§ Assignment
Using the records below, filter out every line that lacks "gave" and copy the rest.

§ Records for processing

>>>

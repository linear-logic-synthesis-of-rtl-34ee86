// tb_mvl_rs_ff: k-valued asynchronous RS flip-flop.
//
// Six instances: K = 3 min ring (difference form), K = 3 max ring (module
// form), K = 3 min ring with the rotation on the chained input (threshold
// form), K = 5 min ring, and the two-valued (K = 2) ring in the output and
// the input implementation. Every clock all node outputs are compared with a
// step model (one pass round the ring per clock, plain min/max/modulo).
// Directed checks for K = 3, i = 1: from state 1, S can only lead to 0 and
// SR reaches the other two states; hold inputs keep every state; a write
// through one input (the others at the hold level) settles within two
// clocks.
`timescale 1ns/1ps
module tb_mvl_rs_ff;
  import mvl_pkg::*;
  import tb_mvl_ref_pkg::*;

  localparam int ND = 6;
  localparam int KD [ND] = '{3, 3, 3, 5, 2, 2};
  localparam bit MX [ND] = '{1'b0, 1'b1, 1'b0, 1'b0, 1'b0, 1'b0};
  localparam bit RI [ND] = '{1'b0, 1'b0, 1'b1, 1'b0, 1'b0, 1'b1};

  logic clk = 1'b0, rst_n = 1'b0;
  always #5 clk = ~clk;

  // stimulus and observed outputs, widened to 3 bits
  vec_t xs [ND];
  vec_t ns [ND];
  int   is [ND];
  logic st [ND];
  vec_t model [ND];
  int checks = 0, failures = 0;

  logic [1:0] x3 [3][3];
  logic [1:0] n3 [3][3];
  logic [1:0] i3 [3];
  logic [2:0] x5 [5];
  logic [2:0] n5 [5];
  logic [2:0] i5;
  logic [1:0] q3 [3];
  logic [2:0] q5;
  logic       x2 [2][2];
  logic       n2 [2][2];
  logic       i2 [2];
  logic       q2 [2];

  mvl_rs_ff #(.K(3), .OP(OP_MIN), .ROT_AT_INPUT(1'b0), .FORM(FORM_DIFF)) d0 (
    .clk(clk), .rst_n(rst_n), .i(i3[0]), .x(x3[0]), .n(n3[0]), .q(q3[0]), .settled(st[0]));
  mvl_rs_ff #(.K(3), .OP(OP_MAX), .ROT_AT_INPUT(1'b0), .FORM(FORM_MODULE)) d1 (
    .clk(clk), .rst_n(rst_n), .i(i3[1]), .x(x3[1]), .n(n3[1]), .q(q3[1]), .settled(st[1]));
  mvl_rs_ff #(.K(3), .OP(OP_MIN), .ROT_AT_INPUT(1'b1), .FORM(FORM_THRESH)) d2 (
    .clk(clk), .rst_n(rst_n), .i(i3[2]), .x(x3[2]), .n(n3[2]), .q(q3[2]), .settled(st[2]));
  mvl_rs_ff #(.K(5), .OP(OP_MIN), .ROT_AT_INPUT(1'b0), .FORM(FORM_DIFF)) d3 (
    .clk(clk), .rst_n(rst_n), .i(i5), .x(x5), .n(n5), .q(q5), .settled(st[3]));
  mvl_rs_ff #(.K(2), .OP(OP_MIN), .ROT_AT_INPUT(1'b0), .FORM(FORM_DIFF)) d4 (
    .clk(clk), .rst_n(rst_n), .i(i2[0]), .x(x2[0]), .n(n2[0]), .q(q2[0]), .settled(st[4]));
  mvl_rs_ff #(.K(2), .OP(OP_MIN), .ROT_AT_INPUT(1'b1), .FORM(FORM_THRESH)) d5 (
    .clk(clk), .rst_n(rst_n), .i(i2[1]), .x(x2[1]), .n(n2[1]), .q(q2[1]), .settled(st[5]));

  always_comb begin
    for (int d = 0; d < 3; d++) begin
      i3[d] = 2'(is[d]);
      for (int j = 0; j < 3; j++) begin
        x3[d][j] = 2'(xs[d][j]);
        ns[d][j] = int'(n3[d][j]);
      end
    end
    i5 = 3'(is[3]);
    for (int j = 0; j < 5; j++) begin
      x5[j] = 3'(xs[3][j]);
      ns[3][j] = int'(n5[j]);
    end
    for (int d = 0; d < 2; d++) begin
      i2[d] = is[4 + d][0];
      for (int j = 0; j < 2; j++) begin
        x2[d][j] = xs[4 + d][j][0];
        ns[4 + d][j] = int'(n2[d][j]);
      end
    end
  end

  function automatic int hold_level(input int d);
    return MX[d] ? 0 : KD[d] - 1;
  endfunction

  // advance the model by one clock and compare
  task automatic step_and_check(input string what);
    @(posedge clk);
    for (int d = 0; d < ND; d++)
      model[d] = ring_pass(KD[d], MX[d], RI[d], xs[d], model[d], is[d]);
    #1;
    for (int d = 0; d < ND; d++)
      for (int j = 0; j < KD[d]; j++) begin
        checks++;
        if (ns[d][j] != model[d][j]) begin
          failures++;
          if (failures < 20)
            $display("FAIL %s dut%0d node%0d got %0d exp %0d", what, d, j, ns[d][j], model[d][j]);
        end
      end
  endtask

  task automatic set_hold();
    for (int d = 0; d < ND; d++)
      for (int j = 0; j < 8; j++) xs[d][j] = hold_level(d);
  endtask

  // drive d0 (K = 3 min ring, i = 1) into state 1: from 0, SR = 0 gives 2;
  // from 2, R = 0 gives 1
  task automatic d0_reach1();
    for (int n = 0; n < 3 && int'(q3[0]) != 1; n++) begin
      @(negedge clk);
      set_hold();
      if (int'(q3[0]) == 0) xs[0][1] = 0;
      else                  xs[0][2] = 0;
      step_and_check("walk");
      step_and_check("walk");
      @(negedge clk) set_hold();
      step_and_check("walk hold");
    end
    checks++;
    if (int'(q3[0]) != 1) begin failures++; $display("FAIL could not reach state 1"); end
  endtask

  int got;

  initial begin
    #2000000;
    $display("watchdog expired");
    $display("TB_RESULT checks=%0d failures=%0d", checks, failures + 1);
    $finish;
  end

  initial begin
    set_hold();
    for (int d = 0; d < ND; d++) begin
      is[d] = 1;
      model[d] = '{default: 0};
    end
    @(posedge clk);
    #1 rst_n = 1'b1;
    // hold inputs: consistent after one clock, then unchanged
    for (int n = 0; n < 4; n++) step_and_check("hold after reset");
    for (int d = 0; d < ND; d++) begin
      checks++;
      if (!st[d] || ns[d][KD[d]-1] != 0) begin failures++; $display("FAIL reset state dut%0d", d); end
    end

    // directed: K = 3, i = 1, state 1
    for (int v = 0; v < 3; v++) begin
      d0_reach1();
      // S = v from state 1
      @(negedge clk);
      set_hold();
      xs[0][0] = v;
      step_and_check("S from 1");
      step_and_check("S from 1");
      got = int'(q3[0]);
      checks++;
      if (got != ((v == 0) ? 0 : 1)) begin
        failures++; $display("FAIL S=%0d from state 1 gave %0d", v, got);
      end
      @(negedge clk) set_hold();
      step_and_check("hold");
    end
    // SR from state 1 reaches 0 (SR = 1) and 2 (SR = 0)
    for (int v = 0; v < 2; v++) begin
      d0_reach1();
      @(negedge clk);
      set_hold();
      xs[0][1] = v;
      step_and_check("SR from 1");
      step_and_check("SR from 1");
      got = int'(q3[0]);
      checks++;
      if (got != ((v == 0) ? 2 : 0)) begin
        failures++; $display("FAIL SR=%0d from state 1 gave %0d", v, got);
      end
      @(negedge clk) set_hold();
      step_and_check("hold");
    end

    // random one-input writes (allowed combinations): settled within two clocks
    for (int n = 0; n < 400; n++) begin
      @(negedge clk);
      set_hold();
      for (int d = 0; d < ND; d++) begin
        is[d] = 1 + ($urandom % (KD[d] - 1));
        xs[d][$urandom % KD[d]] = $urandom % KD[d];
      end
      step_and_check("one-input write");
      step_and_check("one-input write");
      for (int d = 0; d < ND; d++) begin
        checks++;
        if (!st[d]) begin failures++; $display("FAIL dut%0d not settled after two clocks", d); end
      end
      @(negedge clk) set_hold();
      step_and_check("hold");
      step_and_check("hold");
    end

    // fully random inputs, any rotation: step model only
    for (int n = 0; n < 400; n++) begin
      @(negedge clk);
      for (int d = 0; d < ND; d++) begin
        is[d] = $urandom % KD[d];
        for (int j = 0; j < KD[d]; j++) xs[d][j] = $urandom % KD[d];
      end
      step_and_check("random");
    end
    $display("TB_RESULT checks=%0d failures=%0d", checks, failures);
    $finish;
  end
endmodule
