// mvl_rsc_ff: k-valued synchronous single-ended RS flip-flop (RSC).
//
// An mvl_rs_ff whose inputs S, SR, R reach the ring through gates driven by
// the synchronisation input C. C is itself a k-valued level but is used only
// at 0 ("lock": the ring sees its hold level whatever the inputs do) and K-1
// ("pass": the ring sees the inputs). For the min realisation (hold level
// K-1) each gate is max(x, (K-1) - C); for the max realisation (hold level
// 0) it is min(x, C). The (K-1) - C stage and the gates-before-the-ring
// structure are the published ones; the choice of max/min for the gates
// follows the published lock/pass rule. A concurrent assertion flags any
// other level on C.
// ROT_AT_INPUT selects where each ring element rotates: 0 gives the
// "output implementation" (min/max, then rotate), 1 the "input
// implementation" (rotate the fed-back signal, then min/max); both forms
// are published.
//
// Timing: the gates are combinational, so a write with C = K-1 is on Q one
// clock later and all nodes have settled after at most two clocks (see
// mvl_rs_ff for the loop model).
//
// Interface: x[0] = S, x[1] = SR, x[K-1] = R; n[0] = Q-bar,
// n[1] = Q-double-bar, n[K-1] = Q; all levels $clog2(K) bits.
module mvl_rsc_ff
  import mvl_pkg::*;
#(
  parameter int        K            = 3,
  parameter mvl_op_e   OP           = OP_MIN,
  parameter bit        ROT_AT_INPUT = 1'b0,
  parameter mvl_form_e FORM         = FORM_DIFF,
  localparam int       W            = $clog2(K)
) (
  input  logic         clk,
  input  logic         rst_n,
  input  logic [W-1:0] i,
  input  logic [W-1:0] c,
  input  logic [W-1:0] x [K],
  output logic [W-1:0] n [K],
  output logic [W-1:0] q,
  output logic         settled
);

  localparam logic [W-1:0] TOP = W'(K - 1);
  localparam mvl_op_e GATE_OP = (OP == OP_MIN) ? OP_MAX : OP_MIN;

  logic [W-1:0] c_gate;
  logic [W-1:0] xg [K];

  // (K-1) - C for the min realisation, C itself for the max realisation.
  assign c_gate = (OP == OP_MIN) ? (TOP - c) : c;

  for (genvar j = 0; j < K; j++) begin : g_gate
    mvl_gate #(
      .K(K), .OP(GATE_OP), .ROT_AT_INPUT(1'b0), .ROT_NEG(1'b0), .FORM(FORM)
    ) u_gate (
      .x1(x[j]),
      .x2(c_gate),
      .i ('0),
      .y (xg[j])
    );
  end

  mvl_rs_ff #(.K(K), .OP(OP), .ROT_AT_INPUT(ROT_AT_INPUT), .FORM(FORM)) u_ring (
    .clk    (clk),
    .rst_n  (rst_n),
    .i      (i),
    .x      (xg),
    .n      (n),
    .q      (q),
    .settled(settled)
  );

  a_c_level : assert property (@(posedge clk) disable iff (!rst_n)
                               (c == '0) || (c == TOP))
    else $error("mvl_rsc_ff: C must be 0 or K-1, got %0d", c);

endmodule
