// tb_mvl_rsc_ff: k-valued synchronous single-ended RS flip-flop (K = 3,
// min realisation, K = 3 max realisation, and the K = 3 min realisation in
// the input implementation, where each element rotates before the min). With C = 0 random inputs must
// leave every node unchanged; with C = K-1 the ring must follow a step model
// of the ungated RS ring. Also checks the one-clock write latency of a write
// through S.
`timescale 1ns/1ps
module tb_mvl_rsc_ff;
  import mvl_pkg::*;
  import tb_mvl_ref_pkg::*;

  logic clk = 1'b0, rst_n = 1'b0;
  always #5 clk = ~clk;

  logic [1:0] i, c [3];
  logic [1:0] x [3][3];
  logic [1:0] n [3][3];
  logic [1:0] q [3];
  logic       st [3];
  vec_t model [3];
  vec_t xv, prev_n;
  int checks = 0, failures = 0;
  int locked_writes = 0;

  mvl_rsc_ff #(.K(3), .OP(OP_MIN)) d0 (.clk(clk), .rst_n(rst_n), .i(i), .c(c[0]), .x(x[0]),
                                       .n(n[0]), .q(q[0]), .settled(st[0]));
  mvl_rsc_ff #(.K(3), .OP(OP_MAX), .FORM(FORM_THRESH)) d1 (.clk(clk), .rst_n(rst_n), .i(i),
                                       .c(c[1]), .x(x[1]), .n(n[1]), .q(q[1]), .settled(st[1]));
  mvl_rsc_ff #(.K(3), .OP(OP_MIN), .ROT_AT_INPUT(1'b1)) d2 (.clk(clk), .rst_n(rst_n), .i(i),
                                       .c(c[2]), .x(x[2]), .n(n[2]), .q(q[2]), .settled(st[2]));

  task automatic step_and_check(input string what);
    @(posedge clk);
    for (int d = 0; d < 3; d++) begin
      for (int j = 0; j < 3; j++) xv[j] = (int'(c[d]) == 2) ? int'(x[d][j]) : (d == 1 ? 0 : 2);
      model[d] = ring_pass(3, d == 1, d == 2, xv, model[d], int'(i));
    end
    #1;
    for (int d = 0; d < 3; d++)
      for (int j = 0; j < 3; j++) begin
        checks++;
        if (int'(n[d][j]) != model[d][j]) begin
          failures++;
          if (failures < 20) $display("FAIL %s dut%0d node%0d got %0d exp %0d", what, d, j, n[d][j], model[d][j]);
        end
      end
  endtask

  initial begin
    #2000000;
    $display("watchdog expired");
    $display("TB_RESULT checks=%0d failures=%0d", checks, failures + 1);
    $finish;
  end

  initial begin
    i = 2'd1;
    c[0] = 2'd0; c[1] = 2'd0; c[2] = 2'd0;
    for (int j = 0; j < 3; j++) begin x[0][j] = 2'd2; x[1][j] = 2'd0; x[2][j] = 2'd2; end
    model[0] = '{default: 0};
    model[1] = '{default: 0};
    model[2] = '{default: 0};
    @(posedge clk);
    #1 rst_n = 1'b1;
    step_and_check("reset");
    // write 0 through S with C = 2 on d0 from state 0 after moving to 2
    @(negedge clk) begin c[0] = 2'd2; x[0][1] = 2'd0; end
    step_and_check("SR write");
    @(negedge clk) begin c[0] = 2'd0; x[0][1] = 2'd2; end
    step_and_check("hold");
    checks++; if (q[0] != 2'd2) begin failures++; $display("FAIL SR write gave %0d", q[0]); end
    @(negedge clk) begin x[0][0] = 2'd0; end
    step_and_check("locked S");
    checks++; if (q[0] != 2'd2) begin failures++; $display("FAIL locked write changed Q"); end
    @(negedge clk) c[0] = 2'd2;
    step_and_check("S write");
    checks++; if (q[0] != 2'd0) begin failures++; $display("FAIL S write not seen after one clock"); end
    @(negedge clk) begin c[0] = 2'd0; x[0][0] = 2'd2; end
    step_and_check("hold");

    for (int n2 = 0; n2 < 1000; n2++) begin
      @(negedge clk);
      i = 2'(1 + $urandom % 2);
      for (int d = 0; d < 3; d++) begin
        c[d] = ($urandom % 2) ? 2'd2 : 2'd0;
        for (int j = 0; j < 3; j++) x[d][j] = 2'($urandom % 3);
        if (c[d] == 2'd0) locked_writes++;
      end
      for (int j = 0; j < 3; j++) prev_n[j] = int'(n[0][j]);
      step_and_check("random");
      if (c[0] == 2'd0 && st[0]) begin
        // a settled ring must not move while locked
        for (int j = 0; j < 3; j++) begin
          checks++;
          if (int'(n[0][j]) != prev_n[j] && model[0][j] == prev_n[j]) failures++;
        end
      end
    end
    checks++; if (locked_writes == 0) failures++;
    $display("TB_RESULT checks=%0d failures=%0d", checks, failures);
    $finish;
  end
endmodule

<<<

§ Answer section
        failures++; $display("FAIL S=%0d from state 1 gave %0d", v, got);
        failures++; $display("FAIL SR=%0d from state 1 gave %0d", v, got);
    checks++; if (q[0] != 2'd2) begin failures++; $display("FAIL SR write gave %0d", q[0]); end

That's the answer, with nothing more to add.